-- Requirement --
The answer must be one number: how many lines in the records below contain the string "automatic".
======== Provided records ========
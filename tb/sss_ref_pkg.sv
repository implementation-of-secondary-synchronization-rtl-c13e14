// Reference model of the LTE SSS used by the detector testbenches.
// Written from the LTE definition with integer +/-1 arithmetic, separately
// from the hardware generator.
package sss_ref_pkg;

  // x(i) of the three length-31 base m-sequences (0: s~, 1: c~, 2: z~).
  function automatic int mbit(input int sel, input int idx);
    int x[31];
    for (int i = 0; i < 5; i++) x[i] = int'(i == 4);
    for (int i = 0; i < 26; i++) begin
      case (sel)
        0:       x[i+5] = (x[i+2] + x[i]) % 2;
        1:       x[i+5] = (x[i+3] + x[i]) % 2;
        default: x[i+5] = (x[i+4] + x[i+2] + x[i+1] + x[i]) % 2;
      endcase
    end
    return x[idx % 31];
  endfunction

  function automatic int pm(input int sel, input int idx);
    return 1 - 2 * mbit(sel, idx);
  endfunction

  // Ts,q(k) as +1/-1; sub5 = 0 for subframe 0, 1 for subframe 5.
  function automatic int chip(input int n1, input int n2, input int sub5, input int kk);
    int qp, q, mp, m0, m1, n;
    qp = n1 / 30;
    q  = (n1 + qp * (qp + 1) / 2) / 30;
    mp = n1 + q * (q + 1) / 2;
    m0 = mp % 31;
    m1 = (m0 + mp / 31 + 1) % 31;
    n = kk / 2;
    if (kk % 2 == 0)
      return pm(0, n + (sub5 ? m1 : m0)) * pm(1, n + n2);
    else
      return pm(0, n + (sub5 ? m0 : m1)) * pm(1, n + n2 + 3) * pm(2, n + (sub5 ? m1 % 8 : m0 % 8));
  endfunction

endpackage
========
-- Result of the exercise --
3